The implementation of Article class was not thread safe. This was acceptable because of the assumption that the ORM library would be creating the Article instances in the requestor’s thread. However, those types of assumptions can be dangerous over the long term. Let’s pretend that the performance of the ArticleService was not good and a developer was given the task to increase its performance. To simulate this scenario, I created an implementation of the ArticleService that stored Article instances in memory (as if they were cached or if a framework like Terracotta were being used). The Article class should be thread safe for this implementation, but it wasn’t modified. We hope the test case will fail with the incorrect code. However, the test succeeded almost every time on my dual core workstation. Why was that?
The primary reason the test passed was that it was too fast. Christian warns us about the slow speed of his testing technique, but the technique is not slow. The original code being tested accessed a relational database so it was slow for that reason, not because of the testing technique. With my ArticleService implementation, the test executed in 15-30 milliseconds. My theory is that the short execution time results is what caused the test to pass almost every time. The Hotspot JIT is probably not able to compile and reorder instructions and it’s possible the threads all ran on the same CPU core. When the test did fail it seemed to be when the machine was under a little more load and the execution time was 40 ms or greater. In another experiment, I increased the size of the Article collection to 250 to 2500 and the test failed every time. For a test like this, it might be useful to measure the execute time in the test and signal an error if it runs too fast. Of course, if we didn’t know the test effectiveness was a function of execution speed we’d never think of adding the timing check.

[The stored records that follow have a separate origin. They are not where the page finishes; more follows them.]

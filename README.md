# A sorting instruction for an in-order RISC-V core

Software sorting costs O(n log n) instructions. This design replaces most of
that work with one instruction. `SORT` takes the 32 vector registers of the
core as 32 elements, orders them with a fixed sorting network, and writes
them back in order.

- **32-bit mode:** each register holds one 32-bit element.
- **16-bit mode:** each register holds two 16-bit elements, and two networks
  sort the upper and lower halves independently.
- **8-bit mode:** four networks sort the four byte lanes independently.

The intended use is a 3x3 median filter: with 8-bit pixels, one `SORT` finds
the medians of four windows.

The RTL covers the execute-stage part of the core. It does not include the
rest of the processor (fetch, integer decode, general-purpose registers, ALU,
CSRs, multiplier, load/store unit, memory). The RTL is:

- the vector register file;
- the sorting networks and their comparators;
- decoding of the `SORT` instruction;
- the logic that holds the pipeline while a multi-cycle sort runs.

The top module is `sort_core`.

## The sorting network

### Compare-and-swap

Every network is built from one primitive, `sort2`. A comparator computes
`A < B` and drives the select line of two multiplexers:

| A < B | `max_o` | `min_o` |
|-------|---------|---------|
| 0     | A       | B       |
| 1     | B       | A       |

Elements are unsigned.

### Four elements from five units

`sort_unit` with `N = 4` works in three steps:

1. Two `sort2` units order the pairs (A, B) and (C, D).
2. One unit compares the two larger elements. Its larger output is the
   overall maximum. A second unit compares the two smaller elements. Its
   smaller output is the overall minimum.
3. A fifth unit orders what is left: the loser of the "large" comparison and
   the winner of the "small" comparison. These are the second and third
   outputs.

### Doubling the size

The same pattern doubles any sorting unit. An N-element unit is made of five
N/2-element units:

```
            +--------+  larger N/4  +--------+---- largest N/4 (in order) ---> q[0 .. N/4-1]
 d[0..N/2-1]|  sort  |------------->|  sort  |
            |  N/2 X |--+   +------>|  N/2 hi|--+ smaller N/4
            +--------+  |   |       +--------+  |      +--------+
                        |   |                   +----->|  sort  |
            +--------+  |   | larger N/4               |  N/2   |---> q[N/4 .. 3N/4-1]
 d[N/2..N-1]|  sort  |--|---+       +--------+  +----->|  mid   |
            |  N/2 Y |--+---------->|  sort  |--+      +--------+
            +--------+  smaller N/4 |  N/2 lo| larger N/4
                                    +--------+---- smallest N/4 (in order) ---> q[3N/4 .. N-1]
```

1. X and Y each sort half of the input.
2. The `hi` unit sorts the larger halves of X and Y together. Its top N/4
   outputs are the N/4 largest elements overall. This holds because an
   element outside the larger half of X or Y already has N/4 larger elements
   above it in its own sequence.
3. By the same argument, the bottom N/4 outputs of the `lo` unit are the
   smallest N/4 elements.
4. The `mid` unit sorts the remaining N/2 elements, which form the middle of
   the result.

`sort_unit` applies this recursion down to `sort2`. The output is
descending: `q_o[0]` is the largest element and `q_o[N-1]` the smallest.

### Cost and depth

The cost grows by a factor of five and the depth by a factor of three per
doubling:

| N  | `sort2` units | `sort2` levels on the longest path |
|----|---------------|------------------------------------|
| 2  | 1             | 1                                  |
| 4  | 5             | 3                                  |
| 8  | 25            | 9                                  |
| 16 | 125           | 27                                 |
| 32 | 625           | 81                                 |

This is more hardware than a bitonic or odd-even merge network of the same
size. Its advantage is that it is regular and made of a single kind of
block.

## Lanes and the SORT instruction

`sort_lanes` cuts the 32 vector registers into `32 / ELEM_W` bit-slices:

- Lane `l` takes bits `[l*ELEM_W +: ELEM_W]` of every register.
- Its own `sort_unit` orders the lane.
- The sorted elements go back into the same bits: register `v0` gets the
  largest element of each lane and `v31` the smallest.
- Lanes never mix. A 16-bit sort of `{hi16, lo16}` registers orders the
  upper and lower halves separately.

`sort_core` holds all three widths (one 32-bit lane, two 16-bit lanes, four
8-bit lanes), and the instruction selects one of them.

`SORT` uses the standard RISC-V I-type layout. rd, rs1 and the immediate are
ignored, because the instruction always reads and writes the whole vector
register file.

| field                         | value                        |
|-------------------------------|------------------------------|
| opcode `[6:0]`                | `0001011` (custom-0)         |
| funct3 `[14:12]` = `000`      | 32-bit elements, one lane    |
| funct3 `[14:12]` = `001`      | 16-bit elements, two lanes   |
| funct3 `[14:12]` = `010`      | 8-bit elements, four lanes   |
| any other funct3              | `illegal_o`, no effect       |

Using one opcode with a funct3 per width comes from the original design. The
concrete opcode and funct3 values are choices of this implementation, in
`sort_pkg`.

## The fast comparator

`sort2` can use either of two comparators:

- **Basic comparator** (`FAST_CMP = 0`, the default): a plain `<`, left to
  synthesis.
- **Look-ahead comparator** (`FAST_CMP = 1`): `fast_cmp`, built for 8, 16
  and 32 bits.

The look-ahead comparator is built in three layers:

- `cmp_lookahead4`: XORs each bit pair and produces a one-hot `CMP_i` that
  marks the most significant bit where A and B differ.
- `fast_cmp4`: gates each `CMP_i` with `A_i & ~B_i` (for A>B) and
  `~A_i & B_i` (for A<B), then ORs each set into one output. This gives two
  flags that are never both high.
- `fast_cmp`: builds wider comparators as a tree. Each nibble gives a flag
  pair. The greater-than flags of a group form a small number G and the
  less-than flags a number L. G > L exactly when the most significant
  differing nibble has A above B, so another compare unit on (G, L) combines
  the group. The tree shape depends on the width:
  - 8 bits: two nibble units, then a 2-bit unit.
  - 16 bits: four nibble units, then a 4-bit unit.
  - 32 bits: eight nibble units, then two 4-bit units, then a 2-bit unit.
- `fast_cmp2`: the 2-bit unit at the root. It only ever sees flag pairs, so
  it reduces to `A>B = A1 | (~A1 & A0 & ~B1 & ~B0)`.

In the original FPGA results the fast comparator saved a few nanoseconds at
32 bits, about 1 ns at 16 bits and nothing at 8 bits. It cost 1.6 to 3.6
times the LUTs of the sorting unit. That is why it is off by default.
`sort2` swaps its inputs to the fast comparator, since B > A is the same as
A < B.

## Timing: single-cycle and pipelined sorting

The instruction stays in the execute stage until the sort finishes. The
surrounding pipeline must hold the instruction, unchanged, on
`instr_valid_i`/`instr_i` while `stall_o` is high.

**`SORT_STAGES = 1` (default).** The network is purely combinational
between the register file's full-width read port and its bulk write port.
`SORT` completes in the cycle it reaches execute: `sort_done_o` is high in
that cycle, and the registers hold the result after the clock edge. The
clock has to accommodate 81 comparator-plus-mux levels. On the original FPGA
this meant roughly 9 to 12 MHz instead of 167 MHz.

**`SORT_STAGES = S > 1`.** This is the pipelined variant; the original used
28 stages to reach 167 MHz again.

- Each `sort_lanes` instance puts `S-1` register stages after its network.
- `sort_hazard` counts the cycles of the instruction. It raises `stall_o`
  for `S-1` cycles and `sort_done_o` in cycle `S`, so every `SORT` costs S
  cycles.
- The registers sit at the network output because the design relies on
  register retiming in synthesis to spread them through the network. Without
  retiming the latency is right, but the clock does not improve.
- An in-order core cannot overlap independent instructions with a running
  sort, so this variant only pays off when sorts are rare.

## Vector register file

`vreg_file` holds:

- 32 vector registers of 32 bits;
- 32 type registers of 16 bits, one per vector register;
- a 6-bit vector length register.

It has the following ports:

- one element write port and one combinational element read port, for the
  load/store path;
- a type-register port and a vector-length write port;
- a full-width read (`all_o`) and a full-width write (`bulk_we_i`/`bulk_i`)
  for the sorter.

A bulk write wins over an element write in the same cycle; an assertion
flags such a collision. `SORT` ignores the type and length registers. Reset
clears everything.

## Top-level ports (`sort_core`)

| port | dir | width | meaning |
|------|-----|-------|---------|
| `clk`, `rst_n` | in | 1 | clock; asynchronous active-low reset |
| `instr_valid_i`, `instr_i` | in | 1, 32 | instruction in the execute stage |
| `stall_o` | out | 1 | hold the pipeline (pipelined variant only) |
| `sort_done_o` | out | 1 | a `SORT` writes back this cycle |
| `illegal_o` | out | 1 | `SORT` opcode with an unassigned funct3 |
| `vwe_i`, `vwaddr_i`, `vwdata_i` | in | 1, 5, 32 | element write (vector load) |
| `vraddr_i` → `vrdata_o` | in → out | 5 → 32 | element read (vector store) |
| `vtwe_i`, `vtaddr_i`, `vtdata_i` → `vtdata_o` | in → out | 1, 5, 16 → 16 | type registers |
| `vlwe_i`, `vl_i` → `vl_o` | in → out | 1, 6 → 6 | vector length |

Parameters:

| parameter | default | meaning |
|-----------|---------|---------|
| `SORT_STAGES` | 1 | cycles per `SORT`; 28 in the original pipelined variant |
| `FAST_CMP` | 0 | 1 selects the look-ahead comparator |
| `HAS_SORT32`, `HAS_SORT16`, `HAS_SORT8` | 1, 1, 1 | which lane sets are built; a `SORT` for a missing width raises `illegal_o` |

## Files

| file | contents |
|------|----------|
| `rtl/sort_pkg.sv` | opcode, funct3 and mode enums, I-type struct |
| `rtl/sort_core.sv` | top: decoder, hazard logic, three lane sets, register file |
| `rtl/sort_lanes.sv` | lane split, one `sort_unit` per lane, optional output stages |
| `rtl/sort_unit.sv` | recursive N-element sorting network |
| `rtl/sort2.sv` | compare-and-swap |
| `rtl/fast_cmp.sv`, `fast_cmp4.sv`, `fast_cmp2.sv`, `cmp_lookahead4.sv` | look-ahead comparator |
| `rtl/vreg_file.sv` | vector registers, type registers, vector length |
| `rtl/sort_decoder.sv` | `SORT` recognition and width selection |
| `rtl/sort_hazard.sv` | pipeline hold for multi-cycle sorts |

Each file opens with a description of its interface, its timing, and which
parts follow the original design.

## Simulating

Each testbench in `tb/` checks itself and ends by printing
`TB_RESULT checks=N failures=M`. To build and run one with Verilator 5:

```
verilator --binary --timing --assert -Wno-fatal -Irtl -Itb \
    rtl/sort_pkg.sv tb/tb_median_filter.sv --top-module tb_median_filter
./obj_dir/Vtb_median_filter
```

Verilator finds the other modules through `-Irtl -Itb` by file name.

| testbench | what it covers |
|-----------|----------------|
| `tb_median_filter` | `sort_core` at default parameters. 3x3 median filter on 16x16, 32x32 and 64x64 8-bit images, four windows per `SORT`; the 16x16 image also in 16- and 32-bit modes. Checks every median and the one-cycle `SORT`. |
| `tb_sort_core` | Two cores, through the driver `sort_core_run`. The first has 28 stages: all widths on random and repeated-value data, re-sorting, an illegal funct3 and a non-`SORT` instruction; it checks every register, 28 cycles per `SORT` and 27 stall cycles each. The second is a single-cycle core with only the 8-bit lanes, where 32- and 16-bit `SORT`s must be rejected. |
| `tb_sort_lanes` | 8-bit lanes (fast comparator, combinational) and 16-bit lanes (4 stages, back-to-back requests, exact latency). |
| `tb_sort_unit` | N = 4, 8, 32; 8-bit elements with the fast comparator, 32-bit with the basic one. |
| `tb_sort2`, `tb_fast_cmp`, `tb_fast_cmp4`, `tb_fast_cmp2`, `tb_cmp_lookahead4` | exhaustive where feasible, random otherwise |
| `tb_vreg_file`, `tb_sort_decoder`, `tb_sort_hazard` | the remaining blocks; `tb_sort_hazard` measures 28-cycle and 1-cycle sorts |

Build times are dominated by the size of the flattened network: 4,375
compare-and-swap units in `sort_core`. A `sort_core` testbench takes about
one minute to build with the basic comparator. With `FAST_CMP = 1` in every
lane it takes over ten minutes. The simulations themselves run in under a
second.

Linting `sort_unit` as its own top level makes Verilator report the
recursion's internal arrays as undriven or unused. This is an artefact of
linting a self-instantiating module as the top. Instantiated from any other
module, the network is complete; the testbenches check every output.

## Where this implementation departs from the original design, and its limits

- **One core, three widths.** Each system in the original carried a single
  width: one 32-bit, two 16-bit or four 8-bit units. The instruction
  encoding reserved a funct3 for each width, so by default this core
  includes all three. To build exactly one of the original systems, clear
  the other two `HAS_SORT*` parameters. For example, `HAS_SORT8` alone gives
  the four-lane 8-bit system.
- **Pipeline registers.** The original inserted registers in the
  compare-and-swap blocks and let a retiming tool place them. Here they sit
  after the network, and a retiming-capable synthesis flow is assumed.
- **Choices the original leaves open:** the encoding, unsigned comparison,
  descending order with `v0` largest, the register-file ports and reset, and
  the illegal-funct3 behaviour.
- **Reduced 2-bit comparator.** It follows the circuit (output A>B). The
  equation printed beside it in the original cannot be right, because A0 and
  B0 are never both high.
- **Not included:** the rest of the processor (prefetch buffer, base decoder,
  general-purpose registers, ALU, CSRs, multiplier, load/store unit, memory).
  They come from an existing RISC-V core. Vector loads and stores reach this
  block through its element port.
- **Not modelled:** clock frequency, area and power. The figures quoted
  above come from the original FPGA implementation. They describe the
  design, not measurements of this RTL.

In general, we should be very skeptical about multithread test cases. Just because they pass doesn’t necessarily mean our code is correct. A nondeterministic test that passes 99% of the time will give us false confidence. How can we be sure that our test is worthy of our confidence? Other than advanced tools like ConTest or code reviews by engineers who are experts in the Java Memory Model and multithreading, I’m not sure. It’s a difficult problem with no easy answers.